A los doce años estaba plenamente consciente de lo que se esperaba de mí:
coraje y sumisión. Hice gala de uno y otro cuando, cumpliendo ritos inmemoriales,
quemaron mi pecho derecho. No proferí un sollozo. Despacio, caminé hasta el
río; las aguas mitigaron el espantoso ardor.
Al alcanzar la adolescencia, mi hermosura, acordó el Consejo Supremo,
indicaba que los dioses me habían elegido para continuar nuestra raza.
Con esa misión me embarcaron con destino a Iquitos.
—Debes procurarte un hombre que te preñe—. —Es el único propósito para el que nos
son necesarios—. Me instruyeron.
El perfil de la antigua ciudad concordó
con mi genealogía: percibí mi físico en su elegante arquitectura europea y la fogosidad
de mi espíritu en su exuberante vegetación selvática. Esa apreciación incrementó mi confianza. Además, mi madre
Agua revolviendo los caudales del Amazonas, Nanay e Itaya en una sola corriente oscura, rodeaba Iquitos
por todas partes en perfecta complicidad con mi plan.
Mi juventud explosiva, rival en belleza de las imponentes plantas de
Victoria Regia naturales de la región, no pasó desapercibida en la Plaza de
Armas de la ciudad. Los hombres zumbaban como moscas alrededor mío pero yo (por
lo arraigado que tenía en mí la convicción de su poca valía) los desdeñaba.
Hasta que apareció aquél.
Me recorrió de arriba abajo con la mirada.
—¿Cómo te llamas?
El eco de su voz reverberó en mi memoria; por
un instante sospeché que ya nos conocíamos.
—Hipólita y ¿tú?
Vi su mandíbula tensarse.
—Heracles.
Nuestras miradas se encontraron. Una chispa de emoción pareció asomar a sus pupilas ¿o sería el reflejo de las mías?
—¿Qué haces aquí?
—Busco un hombre que me preñe.
El golpe de lujuria le abultó las venas de la sien.
Sin más palabras, caminamos tomados de las manos cual
viejos amantes. Atrás dejamos la plaza, las iglesias, las casonas antiguas
recubiertas de mosaicos europeos; yo buscaba un lugar apartado fuera de la
ciudad pero cerca del agua. Sabiendo que
el perfume de mis deseos enloquecería su libido, acerqué cuanto pude mi cuerpo al
de él.
Caímos uno sobre el otro bajo un gigantesco Lupuna.

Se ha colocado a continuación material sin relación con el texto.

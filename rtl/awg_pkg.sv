// awg_pkg: types, widths and helper functions shared by the resampling
// arbitrary waveform generator.
//
// Samples are 16-bit two's complement, matching the 16k-bit wide sample
// FIFO of the parallel structure (k samples of 16 bits per word). The phase
// of an output sample is a PHASE_W-bit normalised fraction with one extra
// sign bit on top; the time interval u handed to the filter bank is the top
// U_W bits of that fraction. Filter coefficients are signed fixed point with
// COEF_FRAC fractional bits; inside the filter, values carry ACC_GUARD extra
// fractional bits so that only the final rounding loses precision. Everything except the 16-bit sample width is a
// choice of this design.
package awg_pkg;

  localparam int unsigned SAMPLE_W  = 16;  // DAC sample width (16k-bit FIFO word)
  localparam int unsigned PHASE_W   = 32;  // fractional bits of omega and eta
  localparam int unsigned U_W       = 16;  // bits of the time interval u
  localparam int unsigned COEF_W    = 24;  // coefficient width
  localparam int unsigned COEF_FRAC = 20;  // fractional bits of a coefficient
  localparam int unsigned ACC_GUARD = 8;   // fractional guard bits kept through the filter
  localparam int unsigned ACC_W     = 40;  // sub-filter / Horner accumulator width

  typedef logic signed [SAMPLE_W-1:0] sample_t;
  typedef logic        [U_W-1:0]      uint_t;     // time interval, unsigned fraction
  typedef logic signed [COEF_W-1:0]   coef_t;
  typedef logic signed [ACC_W-1:0]    acc_t;
  typedef logic        [PHASE_W-1:0]  omega_t;    // control word, fraction of 1
  typedef logic        [PHASE_W:0]    phase_t;    // sign bit + fraction

  // Round an accumulator value (ACC_GUARD fractional bits) to the nearest
  // integer, halves upward, and saturate it to the sample range.
  function automatic sample_t sat_sample(input acc_t a);
    localparam acc_t MAXV = acc_t'((1 <<< (SAMPLE_W-1)) - 1);
    localparam acc_t MINV = -acc_t'(1 <<< (SAMPLE_W-1));
    acc_t v;
    v = (a + acc_t'(1 <<< (ACC_GUARD-1))) >>> ACC_GUARD;
    if (v > MAXV)      return sample_t'(MAXV);
    else if (v < MINV) return sample_t'(MINV);
    else               return sample_t'(v);
  endfunction

endpackage
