// awg_addr_gen: waveform address generator of the variable-rate synthesis part.
//
// The address runs one by one over the stored waveform and starts again at
// the beginning after the last sample, so the waveform is read in storage
// order with no phase truncation. Because the downstream sample FIFO takes K
// samples per word, the generator steps a word address: word w covers samples
// K*w .. K*w+K-1, and it wraps after len_words words (the waveform length
// must therefore be a multiple of K; this restriction is this design's own).
//
// Interface: while run is high and advance is high the address moves on by
// one word each clock; run low returns it to word 0. addr is the word address
// of the current read, wrap pulses for the clock in which the last word of the
// waveform is addressed. Registered outputs, one step per clock.
module awg_addr_gen #(
  parameter int unsigned AW = 11            // word address width
) (
  input  logic          clk,
  input  logic          rst_n,
  input  logic          run,
  input  logic          advance,
  input  logic [AW:0]   len_words,          // waveform length in K-sample words, >= 1
  output logic [AW-1:0] addr,
  output logic          last
);

  assign last = ({1'b0, addr} == len_words - 1'b1);

  always_ff @(posedge clk or negedge rst_n) begin
    if (!rst_n)           addr <= '0;
    else if (!run)        addr <= '0;
    else if (advance)     addr <= last ? '0 : addr + 1'b1;
  end

endmodule
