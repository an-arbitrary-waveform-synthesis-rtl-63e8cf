// tb_awg_addr_gen: checks the waveform address generator against a counter
// model: stepping only on advance, wrapping after len_words words, the last
// flag on the final word, and return to word 0 when run drops.
module tb_awg_addr_gen;
  localparam int AW = 4;
  logic clk = 0, rst_n = 0, run = 0, advance = 0;
  logic [AW:0] len_words;
  logic [AW-1:0] addr;
  logic last;
  int checks = 0, failures = 0, wraps = 0, exp_addr = 0;

  awg_addr_gen #(.AW(AW)) dut (.*);

  always #5 clk = ~clk;

  initial begin
    repeat (5000) @(posedge clk);
    failures++;
    $display("TB_RESULT checks=%0d failures=%0d", checks, failures);
    $finish;
  end

  task automatic chk(bit ok, string what);
    checks++;
    if (!ok) begin failures++; $display("FAIL %s addr=%0d exp=%0d", what, addr, exp_addr); end
  endtask

  initial begin
    len_words = 5;
    repeat (2) @(posedge clk);
    rst_n = 1;
    for (int pass = 0; pass < 3; pass++) begin
      len_words = (pass == 0) ? 5 : (pass == 1) ? 16 : 1;
      @(negedge clk); run = 1; exp_addr = 0;
      for (int c = 0; c < 200; c++) begin
        advance = ($urandom % 4) != 0;
        @(negedge clk);
        if (advance) begin
          if (exp_addr == int'(len_words) - 1) begin exp_addr = 0; wraps++; end
          else exp_addr++;
        end
        chk(addr == AW'(exp_addr), "address");
        chk(last == (exp_addr == int'(len_words) - 1), "last flag");
      end
      advance = 0; run = 0;
      @(negedge clk);
      chk(addr == 0, "cleared by run low");
    end
    chk(wraps > 10, "wrap seen");
    $display("TB_RESULT checks=%0d failures=%0d", checks, failures);
    $finish;
  end
endmodule
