// awg_async_fifo: waveform sample FIFO between the variable-rate waveform
// source and the fixed-rate resampler.
//
// Each word carries K samples (16*K bits). The write side runs on the
// variable sampling clock and the read side on the fixed (DAC / K) clock, so
// the FIFO is a dual-clock FIFO: binary pointers with one extra wrap bit,
// exchanged between the domains in Gray code through two-flop synchronisers.
// The read side is first-word-fall-through: rdata shows the oldest word
// whenever rempty is low, and rd_en pops it. wlevel is the write side's
// (conservative) fill level, used by the producer for flow control. Writes
// to a full FIFO and reads from an empty one are ignored and flagged by
// assertions. The clock-crossing construction is this design's choice; the
// paper names the FIFO and its 16k-bit word.
module awg_async_fifo #(
  parameter int unsigned DW = 128,          // word width
  parameter int unsigned AW = 4             // log2 of depth
) (
  input  logic          wclk,
  input  logic          wrst_n,
  input  logic          wr_en,
  input  logic [DW-1:0] wdata,
  output logic          wfull,
  output logic [AW:0]   wlevel,

  input  logic          rclk,
  input  logic          rrst_n,
  input  logic          rd_en,
  output logic [DW-1:0] rdata,
  output logic          rempty
);

  localparam int unsigned DEPTH = 2**AW;

  logic [DW-1:0] mem [DEPTH];

  logic [AW:0] wbin, wgray, rbin, rgray;
  logic [AW:0] rgray_w1, rgray_w2;          // read pointer seen in write domain
  logic [AW:0] wgray_r1, wgray_r2;          // write pointer seen in read domain

  function automatic logic [AW:0] bin2gray(input logic [AW:0] b);
    return b ^ (b >> 1);
  endfunction

  function automatic logic [AW:0] gray2bin(input logic [AW:0] g);
    logic [AW:0] b;
    b[AW] = g[AW];
    for (int i = int'(AW) - 1; i >= 0; i--) b[i] = b[i+1] ^ g[i];
    return b;
  endfunction

  // ---------------- write domain ----------------
  logic [AW:0] rbin_w;
  assign rbin_w = gray2bin(rgray_w2);
  assign wlevel = wbin - rbin_w;
  assign wfull  = (wlevel == (AW+1)'(DEPTH));

  always_ff @(posedge wclk) begin
    if (wr_en && !wfull) mem[wbin[AW-1:0]] <= wdata;
  end

  always_ff @(posedge wclk or negedge wrst_n) begin
    if (!wrst_n) begin
      wbin     <= '0;
      wgray    <= '0;
      rgray_w1 <= '0;
      rgray_w2 <= '0;
    end else begin
      rgray_w1 <= rgray;
      rgray_w2 <= rgray_w1;
      if (wr_en && !wfull) begin
        wbin  <= wbin + 1'b1;
        wgray <= bin2gray(wbin + 1'b1);
      end
    end
  end

  // ---------------- read domain ----------------
  assign rempty = (rgray == wgray_r2);
  assign rdata  = mem[rbin[AW-1:0]];

  always_ff @(posedge rclk or negedge rrst_n) begin
    if (!rrst_n) begin
      rbin     <= '0;
      rgray    <= '0;
      wgray_r1 <= '0;
      wgray_r2 <= '0;
    end else begin
      wgray_r1 <= wgray;
      wgray_r2 <= wgray_r1;
      if (rd_en && !rempty) begin
        rbin  <= rbin + 1'b1;
        rgray <= bin2gray(rbin + 1'b1);
      end
    end
  end

  a_no_overflow: assert property (@(posedge wclk) disable iff (!wrst_n) wr_en |-> !wfull)
    else $error("sample FIFO written while full");
  a_no_underflow: assert property (@(posedge rclk) disable iff (!rrst_n) rd_en |-> !rempty)
    else $error("sample FIFO read while empty");

endmodule
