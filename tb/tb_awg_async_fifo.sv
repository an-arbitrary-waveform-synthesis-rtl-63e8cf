// tb_awg_async_fifo: streams numbered words through the dual-clock sample
// FIFO with unrelated write and read clocks and random write and read
// pressure. Checks word order and content, that full and empty both occur,
// and that the write-side level never exceeds the depth.
module tb_awg_async_fifo;
  localparam int DW = 16, AW = 3;
  logic wclk = 0, rclk = 0, wrst_n = 0, rrst_n = 0;
  logic wr_en = 0, rd_en = 0;
  logic [DW-1:0] wdata = 0, rdata;
  logic wfull, rempty;
  logic [AW:0] wlevel;
  int checks = 0, failures = 0, nfull = 0, nempty = 0;
  int sent = 0, got = 0;
  localparam int TOTAL = 600;

  awg_async_fifo #(.DW(DW), .AW(AW)) dut (.*);

  always #7 wclk = ~wclk;
  always #5 rclk = ~rclk;

  initial begin
    #200000;
    failures++;
    $display("TB_RESULT checks=%0d failures=%0d", checks, failures);
    $finish;
  end

  // writer: bursts fast in the first half, slow in the second
  initial begin
    repeat (3) @(posedge wclk);
    wrst_n = 1;
    while (sent < TOTAL) begin
      @(negedge wclk);
      if (wfull) nfull++;
      checks++;
      if (int'(wlevel) > 2**AW) begin failures++; $display("FAIL level %0d", wlevel); end
      wr_en = !wfull && (($urandom % 8) < ((sent < TOTAL/2) ? 8 : 2));
      wdata = DW'(sent);
      if (wr_en) sent++;
    end
    @(negedge wclk); wr_en = 0;
  end

  // reader: slow in the first half, fast in the second
  initial begin
    repeat (3) @(posedge rclk);
    rrst_n = 1;
    while (got < TOTAL) begin
      @(negedge rclk);
      if (rempty) nempty++;
      rd_en = !rempty && (($urandom % 8) < ((got < TOTAL/2) ? 2 : 8));
      if (rd_en) begin
        checks++;
        if (rdata !== DW'(got)) begin
          failures++; $display("FAIL word %0d got %0d", got, rdata);
        end
        got++;
      end
    end
    @(negedge rclk); rd_en = 0;
    checks++; if (nfull == 0)  begin failures++; $display("FAIL full never seen"); end
    checks++; if (nempty == 0) begin failures++; $display("FAIL empty never seen"); end
    repeat (6) @(posedge rclk);
    checks++; if (!rempty) begin failures++; $display("FAIL not empty at end"); end
    $display("full=%0d empty=%0d", nfull, nempty);
    $display("TB_RESULT checks=%0d failures=%0d", checks, failures);
    $finish;
  end
endmodule
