// awg_coef_regs: coefficient store of the Farrow FIR filter bank.
//
// Holds the M x (2N+1) coefficients a(n,m) shared by all K paths. Entry
// (m, t) is the weight of sub-filter H(m) on tap t, which sees sample
// x'[J-N+t] (the paper's a(N-t, m)). The host writes one coefficient per
// clock at address m*(2N+1)+t; the new value is used from the next clock.
// After reset the store holds a sample-and-hold response (H(0) passes
// x'[J] with weight 1.0, everything else 0), so the data path is usable
// before the host loads a designed filter. The paper takes its
// coefficients from a minimax design and does not say how they reach the
// FPGA; the write port and reset value are this design's choice.
module awg_coef_regs
  import awg_pkg::*;
#(
  parameter int unsigned M  = 11,
  parameter int unsigned N  = 5,
  parameter int unsigned CA = $clog2(M*(2*N+1))
) (
  input  logic          clk,
  input  logic          rst_n,
  input  logic          we,
  input  logic [CA-1:0] waddr,
  input  coef_t         wdata,
  output coef_t         coef [M][2*N+1]
);

  localparam int unsigned T = 2*N + 1;

  always_ff @(posedge clk or negedge rst_n) begin
    if (!rst_n) begin
      for (int m = 0; m < int'(M); m++)
        for (int t = 0; t < int'(T); t++)
          coef[m][t] <= (m == 0 && t == int'(N)) ? coef_t'(1 <<< COEF_FRAC) : '0;
    end else if (we && int'(waddr) < int'(M*T)) begin
      coef[int'(waddr) / int'(T)][int'(waddr) % int'(T)] <= wdata;
    end
  end

endmodule
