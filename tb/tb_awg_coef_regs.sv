// tb_awg_coef_regs: checks the reset value of the coefficient store (a
// single 1.0 on H(0) at the centre tap), then random host writes, including
// writes to addresses past the end, which must change nothing.
module tb_awg_coef_regs;
  import awg_pkg::*;
  localparam int M = 11, N = 5, T = 2*N + 1;
  localparam int CA = $clog2(M*T);
  logic clk = 0, rst_n = 0, we = 0;
  logic [CA-1:0] waddr;
  coef_t wdata;
  coef_t coef [M][T];
  coef_t model [M*T];
  int checks = 0, failures = 0;

  awg_coef_regs #(.M(M), .N(N)) dut (.*);

  always #5 clk = ~clk;

  initial begin
    repeat (5000) @(posedge clk);
    failures++;
    $display("TB_RESULT checks=%0d failures=%0d", checks, failures);
    $finish;
  end

  task automatic compare(string what);
    for (int i = 0; i < M*T; i++) begin
      checks++;
      if (coef[i/T][i%T] !== model[i]) begin
        failures++; $display("FAIL %s entry %0d got %0d exp %0d", what, i, coef[i/T][i%T], model[i]);
      end
    end
  endtask

  initial begin
    for (int i = 0; i < M*T; i++) model[i] = (i == N) ? coef_t'(1 << COEF_FRAC) : '0;
    waddr = '0; wdata = '0;
    repeat (2) @(posedge clk);
    rst_n = 1;
    @(negedge clk);
    compare("reset");
    for (int c = 0; c < 600; c++) begin
      we = 1; waddr = CA'($urandom % (2**CA)); wdata = coef_t'($urandom);
      if (int'(waddr) < M*T) model[waddr] = wdata;
      @(negedge clk);
      we = 0;
      if (c % 50 == 0) compare("write");
    end
    compare("final");
    $display("TB_RESULT checks=%0d failures=%0d", checks, failures);
    $finish;
  end
endmodule
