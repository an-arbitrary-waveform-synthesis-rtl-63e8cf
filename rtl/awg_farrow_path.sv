// awg_farrow_path: one path of the k-path FIR filter bank (Farrow structure).
//
// Computes y = sum_m u^m * H(m), with H(m) = sum_t a(m,t) * x'[J-N+t], the
// variable fractional-delay filter of the paper, on one output sample's
// 2N+1-sample input sequence and time interval u. As in the paper's
// figure, the M sub-filters H(M-1)..H(0) run in parallel and are combined in
// Horner form: acc = H(M-1); acc = acc*u + H(m) for m = M-2 down to 0.
//
// Fixed point (this design's choice): samples 16-bit, coefficients COEF_W bits
// with COEF_FRAC fractional bits, u an unsigned U_W-bit fraction. Each
// sub-filter sum keeps ACC_GUARD fractional bits (shifted right by
// COEF_FRAC-ACC_GUARD, floor) in ACC_W bits; each Horner product is shifted
// right by U_W (floor) before the add; the result is rounded to the nearest
// integer and saturated to 16 bits.
//
// Timing: fully pipelined, one input per clock. Stage 1 registers the input,
// stage 2 the sub-filter outputs, then M-1 Horner stages and one saturation
// stage: LATENCY = M+2 clocks from in_valid to out_valid.
module awg_farrow_path
  import awg_pkg::*;
#(
  parameter int unsigned M = 11,
  parameter int unsigned N = 5
) (
  input  logic    clk,
  input  logic    rst_n,
  input  logic    in_valid,
  input  sample_t win  [2*N+1],
  input  uint_t   u,
  input  coef_t   coef [M][2*N+1],
  output logic    out_valid,
  output sample_t y
);

  localparam int unsigned T     = 2*N + 1;
  localparam int unsigned SUM_W = SAMPLE_W + COEF_W + $clog2(T) + 1;
  localparam int unsigned PRD_W = ACC_W + U_W + 1;
  localparam int unsigned HS    = (M > 1) ? M - 1 : 1;   // Horner stages (array size)

  // stage 1: input register
  logic    v1;
  sample_t w1 [T];
  uint_t   u1;

  always_ff @(posedge clk or negedge rst_n) begin
    if (!rst_n) begin
      v1 <= 1'b0;
      u1 <= '0;
      for (int t = 0; t < int'(T); t++) w1[t] <= '0;
    end else begin
      v1 <= in_valid;
      u1 <= u;
      w1 <= win;
    end
  end

  // stage 2: sub-filters H(0)..H(M-1)
  acc_t  hsum [M];
  logic  v2;
  acc_t  h2 [M];
  uint_t u2;

  always_comb begin
    for (int m = 0; m < int'(M); m++) begin
      logic signed [SUM_W-1:0] s;
      s = '0;
      for (int t = 0; t < int'(T); t++)
        s += SUM_W'(w1[t]) * SUM_W'(coef[m][t]);
      hsum[m] = acc_t'(s >>> (COEF_FRAC - ACC_GUARD));
    end
  end

  always_ff @(posedge clk or negedge rst_n) begin
    if (!rst_n) begin
      v2 <= 1'b0;
      u2 <= '0;
      for (int m = 0; m < int'(M); m++) h2[m] <= '0;
    end else begin
      v2 <= v1;
      u2 <= u1;
      h2 <= hsum;
    end
  end

  // Horner stages: stage s holds acc after s steps, plus the H values still
  // needed and the time interval.
  acc_t  acc [HS+1];
  logic  hv  [HS+1];
  uint_t hu  [HS+1];
  acc_t  hh  [HS+1][M];

  assign acc[0] = h2[M-1];
  assign hv[0]  = v2;
  assign hu[0]  = u2;
  assign hh[0]  = h2;

  for (genvar s = 0; s < int'(M) - 1; s++) begin : g_horner
    logic signed [PRD_W-1:0] prod;
    assign prod = PRD_W'(acc[s]) * PRD_W'(signed'({1'b0, hu[s]}));

    always_ff @(posedge clk or negedge rst_n) begin
      if (!rst_n) begin
        acc[s+1] <= '0;
        hv[s+1]  <= 1'b0;
        hu[s+1]  <= '0;
        for (int m = 0; m < int'(M); m++) hh[s+1][m] <= '0;
      end else begin
        acc[s+1] <= acc_t'(prod >>> U_W) + hh[s][int'(M) - 2 - s];
        hv[s+1]  <= hv[s];
        hu[s+1]  <= hu[s];
        hh[s+1]  <= hh[s];
      end
    end
  end

  if (M == 1) begin : g_single
    assign acc[1] = acc[0];
    assign hv[1]  = hv[0];
    assign hu[1]  = hu[0];
    assign hh[1]  = hh[0];
  end

  // output stage
  always_ff @(posedge clk or negedge rst_n) begin
    if (!rst_n) begin
      out_valid <= 1'b0;
      y         <= '0;
    end else begin
      out_valid <= hv[M-1];
      y         <= sat_sample(acc[M-1]);
    end
  end

endmodule
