// tb_awg_farrow_path: drives one Farrow path with random sample sequences,
// time intervals and coefficients (in gapped bursts) and compares every
// output with the resampling formula evaluated in 64-bit integers. Also
// checks the latency of M+2 clocks for every sample.
module tb_awg_farrow_path;
  import awg_pkg::*;
  import awg_tb_ref_pkg::*;
  localparam int M = 11, N = 5, T = 2*N + 1, LAT = M + 2;
  logic clk = 0, rst_n = 0, in_valid = 0, out_valid;
  sample_t win [T];
  uint_t u;
  coef_t coef [M][T];
  sample_t y;
  longint cflat [$];
  int exp_q [$], time_q [$];
  int checks = 0, failures = 0, cyc = 0, nout = 0;

  awg_farrow_path #(.M(M), .N(N)) dut (.*);

  always #5 clk = ~clk;
  always @(posedge clk) cyc++;

  initial begin
    repeat (20000) @(posedge clk);
    failures++;
    $display("TB_RESULT checks=%0d failures=%0d", checks, failures);
    $finish;
  end

  // output checker
  always @(negedge clk) if (rst_n) begin
    if (out_valid) begin
      checks += 2; nout++;
      if (exp_q.size() == 0) begin failures++; $display("FAIL unexpected output"); end
      else begin
        int e, t0;
        e = exp_q.pop_front();
        t0 = time_q.pop_front();
        if (y !== sample_t'(e)) begin failures++; $display("FAIL y=%0d exp=%0d", y, e); end
        if (cyc - t0 != LAT) begin failures++; $display("FAIL latency %0d", cyc - t0); end
      end
    end
  end

  initial begin
    for (int t = 0; t < T; t++) win[t] = '0;
    u = '0;
    for (int set = 0; set < 3; set++) begin
      // set 0: small random coefficients; set 1: cubic Lagrange; set 2: large random (saturation)
      cflat.delete();
      if (set == 1) lagrange3(M, N, cflat);
      else for (int i = 0; i < M*T; i++)
        cflat.push_back((set == 0) ? longint'($signed($urandom % 2**18) - 2**17)
                                   : longint'($signed($urandom % 2**COEF_W) - 2**(COEF_W-1)));
      for (int i = 0; i < M*T; i++) coef[i/T][i%T] = coef_t'(cflat[i]);
      if (set == 0) begin repeat (2) @(negedge clk); rst_n = 1; end
      for (int c = 0; c < 400; c++) begin
        @(negedge clk);
        in_valid = ($urandom % 4) != 0;
        for (int t = 0; t < T; t++) win[t] = sample_t'($urandom);
        u = uint_t'($urandom);
        if (in_valid) begin
          longint wq [$];
          wq.delete();
          for (int t = 0; t < T; t++) wq.push_back(longint'(win[t]));
          exp_q.push_back(farrow_ref(M, T, cflat, wq, longint'(u)));
          time_q.push_back(cyc);
        end
      end
      @(negedge clk); in_valid = 0;
      repeat (LAT + 2) @(negedge clk);
    end
    checks++;
    if (exp_q.size() != 0 || nout < 800) begin failures++; $display("FAIL outputs missing"); end
    $display("TB_RESULT checks=%0d failures=%0d", checks, failures);
    $finish;
  end
endmodule
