// awg_phase_ctrl: phase controller of the parallel resampler.
//
// Every clock it produces the phases of K consecutive output samples,
//   eta(km+p) = eta(km-1) + (p+1)*omega,   eta(0) = 0,
// where omega = f_s / f_DAC < 1 is a PHASE_W-bit fraction. The phase is kept
// with one extra sign bit above the fraction, so the sign bit toggles each
// time the phase passes a whole input period. Update enables are the XOR of
// consecutive sign bits, en(p) = sgn(eta(p-1)) ^ sgn(eta(p)), the base
// address of path p (position of its input sample J in the sample
// registers) is the previous base plus en(p), and the time interval u(p) is
// the top U_W bits of the fraction of eta(p). These equations follow the
// paper.
//
// Register update: after the K outputs of a clock, if the last base minus N
// exceeds K-1 the oldest register is no longer needed, so the sample
// registers shift by K, one FIFO word is popped and the carried base drops
// by K. The carried base therefore stays at or below N+K-1, and within one
// clock a base can grow by up to K, so the window reaches position 2N+2K-1:
// the sample registers need L = ceil((2N+2K)/K) registers, one more than
// the paper's formula.
//
// Flow: when run rises the controller first fills all L registers from the
// FIFO (one word per clock while it is not empty), then starts with base N
// (the first output coincides with the (N+1)-th input sample) and phase 0.
// If a shift is due while the FIFO is empty the clock is a stall: no output
// is valid and no state moves, so the output stream has a gap but stays
// exact. Outputs are combinational from the state registers.
module awg_phase_ctrl
  import awg_pkg::*;
#(
  parameter int unsigned K  = 8,
  parameter int unsigned N  = 5,
  parameter int unsigned L  = (2*N + 2*K + K - 1) / K,
  parameter int unsigned BW = $clog2(L*K)
) (
  input  logic          clk,
  input  logic          rst_n,
  input  logic          run,
  input  omega_t        omega,
  input  logic          fifo_empty,
  output logic          shift,          // shift sample registers, pop FIFO
  output logic [BW-1:0] base [K],
  output uint_t         u    [K],
  output logic          out_valid,      // the K (base, u) pairs are a valid output clock
  output logic          stall,          // shift due but FIFO empty
  output logic          priming
);

  typedef enum logic [1:0] {S_IDLE, S_PRIME, S_RUN} state_e;

  state_e                 state;
  logic [$clog2(L+1)-1:0] fill;
  phase_t                 eta_c;        // phase of the first output of this clock
  logic                   sgn_prev;     // sign bit of the last output of the previous clock
  logic [BW-1:0]          base_prev;    // base of the last output of the previous clock

  phase_t                 eta    [K];
  logic                   en     [K];
  logic [BW-1:0]          base_c [K];
  logic                   need_shift;

  always_comb begin
    logic          sgn_run;
    logic [BW-1:0] base_run;
    sgn_run  = sgn_prev;
    base_run = base_prev;
    for (int p = 0; p < int'(K); p++) begin
      eta[p]    = eta_c + phase_t'(p) * phase_t'(omega);
      en[p]     = sgn_run ^ eta[p][PHASE_W];
      base_run  = base_run + BW'(en[p]);
      base_c[p] = base_run;
      sgn_run   = eta[p][PHASE_W];
      u[p]      = eta[p][PHASE_W-1 -: U_W];
    end
    base       = base_c;
    need_shift = (int'(base_c[K-1]) - int'(N)) > int'(K) - 1;
  end

  assign priming   = (state == S_PRIME);
  assign stall     = (state == S_RUN) && need_shift && fifo_empty;
  assign out_valid = (state == S_RUN) && !stall;
  assign shift     = ((state == S_PRIME) && !fifo_empty) ||
                     ((state == S_RUN) && need_shift && !fifo_empty);

  always_ff @(posedge clk or negedge rst_n) begin
    if (!rst_n) begin
      state     <= S_IDLE;
      fill      <= '0;
      eta_c     <= '0;
      sgn_prev  <= 1'b0;
      base_prev <= BW'(N);
    end else if (!run) begin
      state     <= S_IDLE;
      fill      <= '0;
      eta_c     <= '0;
      sgn_prev  <= 1'b0;
      base_prev <= BW'(N);
    end else begin
      case (state)
        S_IDLE:  state <= S_PRIME;
        S_PRIME: if (!fifo_empty) begin
                   fill <= fill + 1'b1;
                   if (int'(fill) == int'(L) - 1) state <= S_RUN;
                 end
        S_RUN:   if (!stall) begin
                   eta_c     <= eta_c + phase_t'(K) * phase_t'(omega);
                   sgn_prev  <= eta[K-1][PHASE_W];
                   base_prev <= need_shift ? base_c[K-1] - BW'(K) : base_c[K-1];
                 end
        default: state <= S_IDLE;
      endcase
    end
  end

  // the carried base never leaves the range the sample registers can serve
  a_base_range: assert property (@(posedge clk) disable iff (!rst_n)
                  (state == S_RUN) |-> (int'(base_prev) <= int'(N + K - 1)))
    else $error("carried base out of range");

endmodule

Su belleza me impresionó. Sus músculos superaban los míos. Pensé que iba a
quebrarme bajo su peso, pero sus brazos me sostenían. Entreabrió mi boca
con sus labios mientras sus manos exploraban lentamente mi cuerpo como buscando
un tesoro. Dejé que hiciera su trabajo. Asido de mis caderas me atrajo
hacia él con firmeza; el vaho de su respiración me humedecía. La poderosa llave de su pasión penetró entre
mis muslos. Y debió también abrir el
cofre de mis ilusiones porque miles de ellas volaron liberadas.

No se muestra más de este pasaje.